_INSTRUCTIONS FOR THE TASK_: The word "memory" marks the lines you need; copy each of them from the data.

_DATASET ENTRIES_:
// aes_bytesub: ByteSub / InvByteSub of a whole 128-bit state, with register R1.
//
// Sixteen 8x8 S-box lookups run in parallel on eight dual-port 512 x 8 block
// ROMs (aes_sbox_bram); each ROM serves two bytes, one per port. Forward and
// inverse tables share each ROM, and `dec` picks the inverse half. The block
// RAM output registers together form the 128-bit round register R1, so the
// result appears one clock after the input (one lookup per clock, no stall).
module aes_bytesub
  import aes_pkg::*;
(
  input  logic   clk,
  input  logic   en,     // load R1
  input  logic   dec,    // 1: InvByteSub, 0: ByteSub
  input  block_t din,
  output block_t r1      // register R1
);

  for (genvar m = 0; m < 8; m++) begin : g_bram
    aes_sbox_bram u_bram (
      .clk    (clk),
      .en     (en),
      .addr_a ({dec, din[127-16*m -: 8]}),
      .addr_b ({dec, din[119-16*m -: 8]}),
      .dout_a (r1[127-16*m -: 8]),
      .dout_b (r1[119-16*m -: 8])
    );
  end

endmodule
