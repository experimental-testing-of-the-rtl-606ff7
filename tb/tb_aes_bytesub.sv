// tb_aes_bytesub: checks the 16-byte ByteSub/InvByteSub stage and register R1.
//
// The expected S-box is rebuilt here by a different method from the one in
// the design: GF(2^8) logarithms with generator 03 give the inverse, followed
// by the affine map. Known entries S(00)=63, S(53)=ED, S(FF)=16 are checked
// too. Random states are applied in both directions, and the one-clock latency
// and the clock enable of R1 are checked.
module tb_aes_bytesub;
  import aes_pkg::*;
  logic clk = 0;
  always #5 clk = ~clk;
  int checks = 0, failures = 0;

  logic   en = 0, dec = 0;
  block_t din = 0, r1;
  aes_bytesub dut (.*);

  byte_t fwd [256], inv [256];
  initial begin
    byte_t e [256];
    int    lg [256];
    byte_t x, b, s;
    x = 8'h01;
    for (int i = 0; i < 255; i++) begin
      e[i] = x; lg[x] = i;
      x = x ^ {x[6:0], 1'b0} ^ (x[7] ? 8'h1b : 8'h00);   // x * 03
    end
    for (int a = 0; a < 256; a++) begin
      b = (a == 0) ? 8'h00 : e[(255 - lg[a]) % 255];
      s = b ^ {b[6:0], b[7]} ^ {b[5:0], b[7:6]} ^ {b[4:0], b[7:5]} ^ {b[3:0], b[7:4]} ^ 8'h63;
      fwd[a] = s; inv[s] = byte_t'(a);
    end
  end

  initial begin
    block_t exp_v, prev;
    #1;
    checks += 3;
    if (fwd[8'h00] != 8'h63 || fwd[8'h53] != 8'hed || fwd[8'hff] != 8'h16) failures++;
    if (inv[8'h63] != 8'h00) failures++;
    for (int n = 0; n < 200; n++) begin
      @(negedge clk);
      din = {$urandom, $urandom, $urandom, $urandom};
      dec = n[0];
      en  = 1;
      for (int i = 0; i < 16; i++)
        exp_v[127-8*i -: 8] = dec ? inv[din[127-8*i -: 8]] : fwd[din[127-8*i -: 8]];
      @(negedge clk);
      checks++;
      if (r1 !== exp_v) begin failures++; $display("FAIL %h dec=%0d -> %h exp %h", din, dec, r1, exp_v); end
    end
    // R1 holds while the enable is low
    prev = r1; en = 0; din = ~din;
    @(negedge clk);
    checks++;
    if (r1 !== prev) begin failures++; $display("FAIL enable"); end
    $display("TB_RESULT checks=%0d failures=%0d", checks, failures);
    $finish;
  end

  initial begin
    repeat (2000) @(posedge clk);
    failures++;
    $display("TB_RESULT checks=%0d failures=%0d", checks, failures);
    $finish;
  end
endmodule
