// aes_key_sched: 3-in-1 Rijndael key scheduling unit (128/192/256-bit keys).
//
// Produces two 32-bit key words (w_i, w_i+1) per clock for any key length and
// writes them as one 64-bit half of a round key into the round key memory.
// The main key enters 64 bits per clock (Nk/2 clocks); those words are passed
// to the memory unchanged and shifted into a four-stage chain of word-pair
// registers holding w_i-2..w_i-8. Multiplexers pick w_i-Nk and w_i-Nk+1 from
// the chain (stage Nk/2). The new words follow
//   i mod Nk = 0          : w_i = w_i-Nk ^ Sub(Rot(w_i-1)) ^ Rcon[i/Nk]
//   Nk = 8, i mod Nk = 4  : w_i = w_i-Nk ^ Sub(w_i-1)
//   otherwise             : w_i = w_i-Nk ^ w_i-1
//   always                : w_i+1 = w_i-Nk+1 ^ w_i
// Sub() is done by two dual-port S-box ROMs whose output register is loaded
// with Sub(Rot?(w_i+1)) in the same clock that w_i+1 is produced, so it is
// ready for the next pair. A full schedule takes 2*(Nr+1) clocks after the
// start pulse plus any wait for key input: 22, 26 or 30 clocks.
//
// Interface: pulse `start` with `keylen` and `set`; then present the main
// key, most significant 64 bits first, with `kin_valid` (`kin_ready` is high
// in the loading phase). `busy` is high until the last write; `done` pulses
// with the last write. Round key r of the set is w_4r..w_4r+3, stored as two
// 64-bit halves.
module aes_key_sched
  import aes_pkg::*;
#(
  parameter int unsigned NUM_SETS = 16,
  parameter int unsigned SW       = $clog2(NUM_SETS)
) (
  input  logic          clk,
  input  logic          rst_n,
  input  logic          start,
  input  keylen_e       keylen,
  input  logic [SW-1:0] set,
  input  logic [63:0]   kin,
  input  logic          kin_valid,
  output logic          kin_ready,
  output logic          busy,
  output logic          done,
  // round key memory write port
  output logic          rk_we,
  output logic [SW-1:0] rk_set,
  output logic [3:0]    rk_round,
  output logic          rk_half,
  output logic [63:0]   rk_wdata
);

  typedef enum logic [1:0] {S_IDLE, S_LOAD, S_EXPAND} state_e;

  state_e      state;
  keylen_e     kl_q;
  logic [2:0]  nk2;          // Nk/2 : 2, 3 or 4
  logic [4:0]  npairs;       // 2*(Nr+1)
  logic [4:0]  pair;         // index of the pair being produced (i/2)
  logic [2:0]  mod2;         // (i mod Nk)/2
  byte_t       rcon;
  word_t       st_l [4];     // chain: st_l[k] = w_i-2k-2, st_r[k] = w_i-2k-1
  word_t       st_r [4];
  word_t       sub_q;        // registered Sub(Rot?(w_i-1))
  word_t       w0, w1;       // words of this clock
  word_t       w_nk, w_nk1;
  word_t       sub_in;
  logic        step;         // a pair is produced this clock
  logic        last;
  logic [2:0]  mod2_nxt;

  always_comb begin
    case (kl_q)
      KEY128:  begin nk2 = 3'd2; npairs = 5'd22; end
      KEY192:  begin nk2 = 3'd3; npairs = 5'd26; end
      default: begin nk2 = 3'd4; npairs = 5'd30; end
    endcase
  end

  // w_i-Nk and w_i-Nk+1 from stage Nk/2 of the chain
  always_comb begin
    w_nk  = st_l[nk2-1];
    w_nk1 = st_r[nk2-1];
  end

  always_comb begin
    w0 = kin[63:32];
    w1 = kin[31:0];
    if (state == S_EXPAND) begin
      if (mod2 == 3'd0)
        w0 = w_nk ^ sub_q ^ {rcon, 24'h0};
      else if (nk2 == 3'd4 && mod2 == 3'd2)
        w0 = w_nk ^ sub_q;
      else
        w0 = w_nk ^ st_r[0];
      w1 = w_nk1 ^ w0;
    end
  end

  assign kin_ready = (state == S_LOAD);
  assign step      = (state == S_EXPAND) || (state == S_LOAD && kin_valid);
  assign last      = (pair == npairs - 5'd1);
  assign mod2_nxt  = (mod2 == nk2 - 3'd1) ? 3'd0 : mod2 + 3'd1;
  assign busy      = (state != S_IDLE);

  // S-box input for the next pair: rotate when the next i is a multiple of Nk
  assign sub_in = (mod2_nxt == 3'd0) ? rot_word(w1) : w1;

  aes_sbox_bram u_sub_a (
    .clk(clk), .en(step),
    .addr_a({1'b0, sub_in[31:24]}), .addr_b({1'b0, sub_in[23:16]}),
    .dout_a(sub_q[31:24]),          .dout_b(sub_q[23:16])
  );
  aes_sbox_bram u_sub_b (
    .clk(clk), .en(step),
    .addr_a({1'b0, sub_in[15:8]}),  .addr_b({1'b0, sub_in[7:0]}),
    .dout_a(sub_q[15:8]),           .dout_b(sub_q[7:0])
  );

  always_ff @(posedge clk or negedge rst_n) begin
    if (!rst_n) begin
      state  <= S_IDLE;
      kl_q   <= KEY128;
      rk_set <= '0;
      pair   <= '0;
      mod2   <= '0;
      rcon   <= 8'h01;
      for (int k = 0; k < 4; k++) begin
        st_l[k] <= '0;
        st_r[k] <= '0;
      end
    end else begin
      case (state)
        S_IDLE: if (start) begin
          state  <= S_LOAD;
          kl_q   <= keylen;
          rk_set <= set;
          pair   <= '0;
          mod2   <= '0;
          rcon   <= 8'h01;
        end
        default: if (step) begin
          pair <= pair + 5'd1;
          mod2 <= mod2_nxt;
          if (state == S_EXPAND && mod2 == 3'd0) rcon <= xtime(rcon);
          st_l[0] <= w0;
          st_r[0] <= w1;
          for (int k = 1; k < 4; k++) begin
            st_l[k] <= st_l[k-1];
            st_r[k] <= st_r[k-1];
          end
          if (last)                                   state <= S_IDLE;
          else if (state == S_LOAD && mod2_nxt == 3'd0) state <= S_EXPAND;
        end
      endcase
    end
  end

  assign rk_we    = step;
  assign rk_round = pair[4:1];
  assign rk_half  = pair[0];
  assign rk_wdata = {w0, w1};
  assign done     = step && last;

endmodule
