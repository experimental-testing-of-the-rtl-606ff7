// tb_aes_key_sched: checks the 3-in-1 key scheduler for all three key
// lengths. The written round keys are captured into a model memory and
// compared with the FIPS-197 expansion examples (round keys 1 and Nr for
// AES-128 in full, the last four words for AES-192 and AES-256, plus words
// from the middle of each expansion). The number of clocks from the start
// pulse to the done pulse must be 2*(Nr+1) when key words arrive without
// gaps; one run inserts wait states in the key input.
module tb_aes_key_sched;
  import aes_pkg::*;
  logic clk = 0, rst_n = 0;
  always #5 clk = ~clk;
  int checks = 0, failures = 0;

  logic        start = 0, kin_valid = 0, kin_ready, busy, done;
  keylen_e     keylen = KEY128;
  logic [3:0]  set = 0;
  logic [63:0] kin = 0;
  logic        rk_we, rk_half;
  logic [3:0]  rk_set, rk_round;
  logic [63:0] rk_wdata;
  logic [63:0] mem [16][16][2];

  aes_key_sched dut (.*);

  always @(posedge clk) if (rk_we) mem[rk_set][rk_round][rk_half] <= rk_wdata;

  logic [255:0] KEY [3] = '{
    {128'h2b7e151628aed2a6abf7158809cf4f3c, 128'h0},
    {192'h8e73b0f7da0e6452c810f32b809079e562f8ead2522c6b7b, 64'h0},
    256'h603deb1015ca71be2b73aef0857d77811f352c073b6108d72d9810a30914dff4};

  function automatic logic [31:0] word(int s, int i);
    return mem[s][i / 4][(i % 4) / 2][63 - 32 * (i % 2) -: 32];
  endfunction

  task automatic check_w(int s, int i, logic [31:0] e);
    checks++;
    if (word(s, i) !== e) begin failures++; $display("FAIL set %0d w%0d = %h exp %h", s, i, word(s, i), e); end
  endtask

  task automatic run(int k, int s, bit gaps);
    int nw, cyc;
    nw = 2 + k;
    @(negedge clk);
    start = 1; keylen = keylen_e'(k); set = 4'(s);
    @(negedge clk);
    start = 0;
    cyc = 1;
    fork
      for (int w = 0; w < nw; w++) begin
        if (gaps) begin kin_valid = 0; @(negedge clk); end
        kin = KEY[k][255-64*w -: 64]; kin_valid = 1;
        while (!kin_ready) @(negedge clk);
        @(negedge clk);
      end
      while (!done) begin @(negedge clk); cyc++; end
    join
    kin_valid = 0;
    if (!gaps) begin
      checks++;
      if (cyc != 2 * (11 + 2 * k)) begin failures++; $display("FAIL cycles %0d", cyc); end
    end
    @(negedge clk);
    checks++;
    if (busy) begin failures++; $display("FAIL busy after done"); end
  endtask

  initial begin
    repeat (2) @(negedge clk);
    rst_n = 1;
    run(0, 3, 0); run(1, 7, 0); run(2, 12, 0); run(0, 5, 1);
    for (int s = 3; s <= 5; s += 2) begin
      check_w(s, 4, 32'ha0fafe17); check_w(s, 5, 32'h88542cb1); check_w(s, 6, 32'h23a33939); check_w(s, 7, 32'h2a6c7605);
      check_w(s, 40, 32'hd014f9a8); check_w(s, 41, 32'hc9ee2589); check_w(s, 42, 32'he13f0cc8); check_w(s, 43, 32'hb6630ca6);
      check_w(s, 0, 32'h2b7e1516); check_w(s, 3, 32'h09cf4f3c);
    end
    check_w(7, 6, 32'hfe0c91f7); check_w(7, 7, 32'h2402f5a5);
    check_w(7, 48, 32'he98ba06f); check_w(7, 49, 32'h448c773c); check_w(7, 50, 32'h8ecc7204); check_w(7, 51, 32'h01002202);
    check_w(12, 8, 32'h9ba35411); check_w(12, 9, 32'h8e6925af); check_w(12, 12, 32'ha8b09c1a);
    check_w(12, 56, 32'hfe4890d1); check_w(12, 57, 32'he6188d0b); check_w(12, 58, 32'h046df344); check_w(12, 59, 32'h706c631e);
    $display("TB_RESULT checks=%0d failures=%0d", checks, failures);
    $finish;
  end
  initial begin
    repeat (1000) @(posedge clk);
    failures++;
    $display("TB_RESULT checks=%0d failures=%0d", checks, failures);
    $finish;
  end
endmodule
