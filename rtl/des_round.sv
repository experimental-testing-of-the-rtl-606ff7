// des_round: one iterated DES round with its data registers (L, R).
//
// The two 32-bit registers are loaded either with a new block (multiplexers
// mux1/mux2, `load`) or with the result of the round (`adv`). Each clock the
// round computes L' = L ^ F(R, K) combinationally; the outputs are
// out_l = L ^ F(R, K) and out_r = R, i.e. the state without the final swap.
// The feedback multiplexers mux3/mux4 choose what is written back:
//   swap = 1 : L <= R,          R <= L ^ F(R, K)   (ordinary round)
//   swap = 0 : L <= L ^ F(R,K), R <= R             (last round of one DES)
// Without the swap, the state after the 16th round of one DES is exactly the
// input of the next DES in Triple DES (the final and initial permutations
// between the two cancel), so 48 rounds run back to back. The input halves
// are expected after the initial permutation and the output is taken before
// the final permutation; both are applied by the caller.
module des_round
  import des_pkg::*;
(
  input  logic        clk,
  input  logic        rst_n,
  input  logic        load,     // mux1/mux2: take the new block
  input  logic        adv,      // take the round result
  input  logic        swap,     // mux3/mux4 selection
  input  logic [31:0] in_l,
  input  logic [31:0] in_r,
  input  rkey_t       rkey,
  output logic [31:0] out_l,
  output logic [31:0] out_r
);

  logic [31:0] l_q, r_q, f;

  des_f u_f (.r(r_q), .k(rkey), .f(f));

  assign out_l = l_q ^ f;
  assign out_r = r_q;

  always_ff @(posedge clk or negedge rst_n) begin
    if (!rst_n) begin
      l_q <= '0;
      r_q <= '0;
    end else if (load) begin
      l_q <= in_l;
      r_q <= in_r;
    end else if (adv) begin
      l_q <= swap ? out_r : out_l;
      r_q <= swap ? out_l : out_r;
    end
  end

endmodule
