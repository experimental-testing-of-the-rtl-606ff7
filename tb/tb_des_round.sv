// tb_des_round: runs a complete single DES through the iterated round with
// externally supplied round keys (the 16 round keys of key 133457799BBCDFF1)
// and checks FP(out) = 85E813540F0AB405 for plaintext 0123456789ABCDEF after
// 16 rounds (15 with swap, the last without). Then it runs the same key twice
// in a row, encryption keys forward then backward, without reloading: the
// second pass must return the plaintext, which exercises the no-swap
// transition between two DES operations used by Triple DES. Finally it
// encrypts eight random blocks under eight random keys and compares with
// ciphertexts from an independent software DES; for these the round keys are
// derived in the testbench with the package's PC-1/PC-2 and rotations, and a
// clock with adv low is inserted in the middle to check that the registers
// hold.
module tb_des_round;
  import des_pkg::*;
  logic clk = 0, rst_n = 0;
  always #5 clk = ~clk;
  int checks = 0, failures = 0;

  rkey_t K [16] = '{48'h1b02effc7072, 48'h79aed9dbc9e5, 48'h55fc8a42cf99, 48'h72add6db351d,
                    48'h7cec07eb53a8, 48'h63a53e507b2f, 48'hec84b7f618bc, 48'hf78a3ac13bfb,
                    48'he0dbebede781, 48'hb1f347ba464f, 48'h215fd3ded386, 48'h7571f59467e9,
                    48'h97c5d1faba41, 48'h5f43b7f2e73a, 48'hbf918d3d3f0a, 48'hcb3d8b0e17f5};
  dblock_t VK [8] = '{64'he7eee7615ef35f30, 64'h07201e12617b0fed, 64'hea8ed02a82a17593, 64'h08006d6b1af0c0cb, 64'h07d13c447e33051e, 64'hc43bcad76c008a9b, 64'he28404a897c52526, 64'hf745c55d4e9f747f};
  dblock_t VP [8] = '{64'he49b482e15cae750, 64'ha7e1647796ff022b, 64'h0f2337cd3794c522, 64'hd625658aac2c9faa, 64'heef95a60e56143d6, 64'h0a6b5fc933154a6d, 64'h2e6a7c07bcbee841, 64'h615164c6f728d718};
  dblock_t VC [8] = '{64'h14bdc5f1c815c3f7, 64'hf07ae916e6886952, 64'h99773a837dd2cf73, 64'he9db22fb7632ddc9, 64'h9ee5956f7f2dc88e, 64'ha34092e84fc88ebc, 64'h1550e8f2f9b4ae24, 64'hc1363251126ed01c};
  logic        load = 0, adv = 0, swap = 1;
  logic [31:0] in_l = 0, in_r = 0, out_l, out_r;
  rkey_t       rkey = 0;
  des_round dut (.*);

  initial begin
    dblock_t x;
    repeat (2) @(negedge clk);
    rst_n = 1;
    x = ip(64'h0123456789abcdef);
    load = 1; in_l = x[63:32]; in_r = x[31:0];
    @(negedge clk);
    load = 0;
    for (int n = 0; n < 32; n++) begin
      rkey = (n < 16) ? K[n] : K[31 - n];
      swap = (n % 16) != 15;
      adv  = 1;
      #1;
      if (n == 15) begin
        checks++;
        if (fp({out_l, out_r}) !== 64'h85e813540f0ab405) begin failures++; $display("FAIL enc %h", fp({out_l, out_r})); end
      end
      if (n == 31) begin
        checks++;
        if (fp({out_l, out_r}) !== 64'h0123456789abcdef) begin failures++; $display("FAIL dec %h", fp({out_l, out_r})); end
      end
      @(negedge clk);
    end
    adv = 0;

    for (int v = 0; v < 8; v++) begin
      key56_t cd;
      rkey_t  rk [16];
      cd = pc1(VK[v]);
      for (int n = 0; n < 16; n++) begin
        cd = rotl_cd(cd, SHIFTS_T[n] == 8'd2);
        rk[n] = pc2(cd);
      end
      x = ip(VP[v]);
      load = 1; in_l = x[63:32]; in_r = x[31:0];
      @(negedge clk);
      load = 0;
      for (int n = 0; n < 16; n++) begin
        rkey = rk[n];
        swap = (n != 15);
        adv  = 1;
        #1;
        if (n == 15) begin
          checks++;
          if (fp({out_l, out_r}) !== VC[v]) begin failures++; $display("FAIL vector %0d: %h exp %h", v, fp({out_l, out_r}), VC[v]); end
        end
        @(negedge clk);
        if (n == 7) begin
          adv = 0; rkey = 48'h0;
          @(negedge clk);
        end
      end
      adv = 0;
    end
    $display("TB_RESULT checks=%0d failures=%0d", checks, failures);
    $finish;
  end
  initial begin
    repeat (1000) @(posedge clk);
    failures++;
    $display("TB_RESULT checks=%0d failures=%0d", checks, failures);
    $finish;
  end
endmodule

_SOLVED PROBLEM_:
// writes them as one 64-bit half of a round key into the round key memory.
// to the memory unchanged and shifted into a four-stage chain of word-pair
  // round key memory write port
// lengths. The written round keys are captured into a model memory and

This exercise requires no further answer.